■ What to work on ■
Each line from the one containing "cancel-to-zero %0d product-overflow" to the end of the listing below should be output exactly; no other line is wanted.

■ Records to process ■
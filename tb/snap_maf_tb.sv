// snap_maf_tb: end-to-end test of the SNAP multiply-add-fused unit at its
// default (IEEE double) size.
//
// Drives one operation per clock and checks each result and flag set one
// clock later against the exact reference model in fp_ref_pkg (multiply,
// then add, each rounded once), in all four rounding modes. Round-to-nearest
// results in the normal range are also checked against the simulator's own
// double arithmetic. The operand mix steers the unit through every case of
// the six alignment cases, the near path with heavy cancellation,
// product overflow and underflow, FADD, FMPY and special operands; each is
// counted and one that never happens counts as a failure. The output must
// follow in_valid by exactly one clock.
module snap_maf_tb;
  import snap_pkg::*;
  import fp_ref_pkg::*;

  localparam int NVEC = 200000;

  logic        clk = 1'b0;
  logic        rst_n = 1'b0;
  logic        in_valid = 1'b0;
  op_e         op = OP_FMAF;
  logic        sub = 1'b0;
  rmode_e      rm = RM_RNE;
  logic [63:0] a = '0, b = '0, c = '0, d = '0;
  logic        out_valid;
  logic [63:0] result;
  fflags_t     flags;
  logic [2:0]  path_case;
  logic        near_used;

  int checks = 0, failures = 0;
  int cnt_case [7];
  int cnt_near = 0, cnt_cancel = 0, cnt_povf = 0, cnt_unf = 0, cnt_nan = 0,
      cnt_inf = 0, cnt_fadd = 0, cnt_fmpy = 0, cnt_inexact = 0, cnt_real = 0;

  snap_maf dut (.*);

  always #5 clk = ~clk;

  initial begin : watchdog
    repeat (NVEC * 2 + 1000) @(posedge clk);
    failures++;
    $display("watchdog expired");
    $display("TB_RESULT checks=%0d failures=%0d", checks, failures);
    $finish;
  end

  logic [63:0] specials [10] = '{
    64'h0000_0000_0000_0000, 64'h8000_0000_0000_0000, 64'h7FF0_0000_0000_0000,
    64'hFFF0_0000_0000_0000, 64'h7FF8_0000_0000_0001, 64'h7FF0_0000_0000_0001,
    64'h0000_0000_0000_0123, 64'h3FF0_0000_0000_0000, 64'hBFF0_0000_0000_0000,
    64'h7FEF_FFFF_FFFF_FFFF};

  function automatic logic [63:0] pick_special();
    return specials[$urandom_range(9)];
  endfunction

  // Build one random operation; returns nothing, sets the inputs.
  task automatic make_vector(int k);
    int cat, ea, eb, ep;
    ref_t p;
    cat = $urandom_range(9);
    rm  = rmode_e'($urandom_range(3));
    sub = 1'($urandom);
    op  = OP_FMAF;
    a = rand_fp(1023, 4); b = rand_fp(1023, 4);
    ea = int'(a[62:52]); eb = int'(b[62:52]); ep = ea + eb - 1023;
    unique case (cat)
      0, 1: c = rand_fp(ep, 3);                       // near and close far cases
      2:    c = rand_fp(ep, 80);                      // wide alignment, sticky only
      3: begin                                        // heavy cancellation
        p = ref_mul(a, b, 0);
        c = p.res ^ 64'($urandom_range(7));
        c[63] = p.res[63] ^ ~sub;
        if ($urandom_range(1)) c[51:0] = p.res[51:0];
      end
      4: begin op = OP_FADD; c = rand_fp(1023, 3);  d = rand_fp(1023, 3); end
      5: begin op = OP_FADD; c = rand_fp(1023, 70); d = rand_fp(1023, 70); end
      6: begin op = OP_FMPY; a = rand_fp(1023, 600); b = rand_fp(1023, 600); end
      7: begin                                        // product out of range
        a = rand_fp($urandom_range(1) ? 2000 : 40, 30);
        b = {1'($urandom), a[62:52], 52'($urandom)};
        c = $urandom_range(1) ? rand_fp(2040, 6) : rand_fp(3, 2);
        op = $urandom_range(3) == 0 ? OP_FMPY : OP_FMAF;
      end
      8: begin                                        // specials mixed in
        op = op_e'($urandom_range(2));
        a = $urandom_range(1) ? pick_special() : a;
        b = $urandom_range(1) ? pick_special() : b;
        c = $urandom_range(1) ? pick_special() : rand_fp(ep, 3);
        d = $urandom_range(1) ? pick_special() : rand_fp(1023, 3);
      end
      default: begin                                  // sum near the overflow edge
        a = rand_fp(1534, 2); b = rand_fp(1534, 2); c = rand_fp(2045, 2);
      end
    endcase
    if (k < 4) begin  // a fixed start: 1.5*2 + 1 = 4
      op = OP_FMAF; rm = RM_RNE; sub = 1'b0;
      a = 64'h3FF8_0000_0000_0000; b = 64'h4000_0000_0000_0000; c = 64'h3FF0_0000_0000_0000;
    end
  endtask

  task automatic check_one(ref_t exp_r, int o, logic [63:0] ia, ib, ic, id, logic isub, int irm);
    real rr;
    logic [63:0] rb;
    checks++;
    if (result !== exp_r.res || flags !== exp_r.flags) begin
      failures++;
      if (failures < 20)
        $display("MISMATCH op=%0d sub=%0d rm=%0d a=%h b=%h c=%h d=%h got %h/%b exp %h/%b case=%0d near=%0d",
                 o, isub, irm, ia, ib, ic, id, result, flags, exp_r.res, exp_r.flags, path_case, near_used);
    end
    // Independent check of the reference in round-to-nearest.
    if (irm == 0 && exp_r.flags[2:1] == 2'b00 && exp_r.res[62:52] != 0 && exp_r.res[62:52] != 11'h7FF
        && !f_zero(ia) && !f_zero(ib) && !f_zero(ic) && !f_zero(id)
        && !f_nan(ia) && !f_nan(ib) && !f_nan(ic) && !f_nan(id)
        && !f_inf(ia) && !f_inf(ib) && !f_inf(ic) && !f_inf(id)) begin
      if (o == 0)      rr = $bitstoreal(ia) * $bitstoreal(ib);
      else if (o == 1) rr = isub ? $bitstoreal(ic) - $bitstoreal(id) : $bitstoreal(ic) + $bitstoreal(id);
      else             rr = isub ? $bitstoreal(ia) * $bitstoreal(ib) - $bitstoreal(ic)
                                 : $bitstoreal(ia) * $bitstoreal(ib) + $bitstoreal(ic);
      rb = $realtobits(rr);
      if (rb[62:52] != 0) begin
        checks++;
        cnt_real++;
        if (rb !== result) begin
          failures++;
          if (failures < 20) $display("REAL MISMATCH got %h real %h", result, rb);
        end
      end
    end
  endtask

  initial begin : stim
    ref_t exp_q;
    logic [63:0] qa, qb, qc, qd;
    logic qsub;
    int   qop, qrm;
    logic pend;
    pend = 1'b0;
    repeat (3) @(posedge clk);
    rst_n = 1'b1;
    for (int k = 0; k <= NVEC; k++) begin
      @(negedge clk);
      // Result of the operation issued at the previous clock edge.
      if (pend) begin
        checks++;
        if (!out_valid) begin failures++; $display("out_valid missing"); end
        check_one(exp_q, qop, qa, qb, qc, qd, qsub, qrm);
        if (path_case != 0) cnt_case[path_case]++;
        if (near_used) cnt_near++;
        if (near_used && result[62:0] == 0) cnt_cancel++;
        if (exp_q.flags[2] && (qop != 1)) cnt_povf++;
        if (exp_q.flags[1]) cnt_unf++;
        if (exp_q.flags[0]) cnt_inexact++;
        if (f_nan(result)) cnt_nan++;
        if (f_inf(result)) cnt_inf++;
        if (qop == 1) cnt_fadd++;
        if (qop == 0) cnt_fmpy++;
      end
      if (k == NVEC) begin
        in_valid = 1'b0;
        pend = 1'b0;
      end else begin
        make_vector(k);
        in_valid = 1'b1;
        exp_q = ref_op(int'(op), sub, int'(rm), a, b, c, d);
        qa = a; qb = b; qc = c; qd = d; qsub = sub; qop = int'(op); qrm = int'(rm);
        pend = 1'b1;
      end
    end
    @(negedge clk);
    checks++;
    if (out_valid) begin failures++; $display("out_valid stuck"); end
    for (int i = 1; i <= 6; i++) begin
      $display("alignment case %0d: %0d", i, cnt_case[i]);
      if (cnt_case[i] == 0) failures++;
    end
    $display("near %0d cancel-to-zero %0d product-overflow %0d underflow %0d nan %0d inf %0d",
             cnt_near, cnt_cancel, cnt_povf, cnt_unf, cnt_nan, cnt_inf);
    $display("fadd %0d fmpy %0d inexact %0d real-arith checks %0d", cnt_fadd, cnt_fmpy, cnt_inexact, cnt_real);
    if (cnt_near == 0 || cnt_cancel == 0 || cnt_povf == 0 || cnt_unf == 0 || cnt_nan == 0 ||
        cnt_inf == 0 || cnt_fadd == 0 || cnt_fmpy == 0 || cnt_inexact == 0 || cnt_real == 0)
      failures++;
    $display("TB_RESULT checks=%0d failures=%0d", checks, failures);
    $finish;
  end
endmodule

■ Exercise solution ■
    $display("near %0d cancel-to-zero %0d product-overflow %0d underflow %0d nan %0d inf %0d",
             cnt_near, cnt_cancel, cnt_povf, cnt_unf, cnt_nan, cnt_inf);
    $display("fadd %0d fmpy %0d inexact %0d real-arith checks %0d", cnt_fadd, cnt_fmpy, cnt_inexact, cnt_real);
    if (cnt_near == 0 || cnt_cancel == 0 || cnt_povf == 0 || cnt_unf == 0 || cnt_nan == 0 ||
        cnt_inf == 0 || cnt_fadd == 0 || cnt_fmpy == 0 || cnt_inexact == 0 || cnt_real == 0)
      failures++;
    $display("TB_RESULT checks=%0d failures=%0d", checks, failures);
    $finish;
  end
endmodule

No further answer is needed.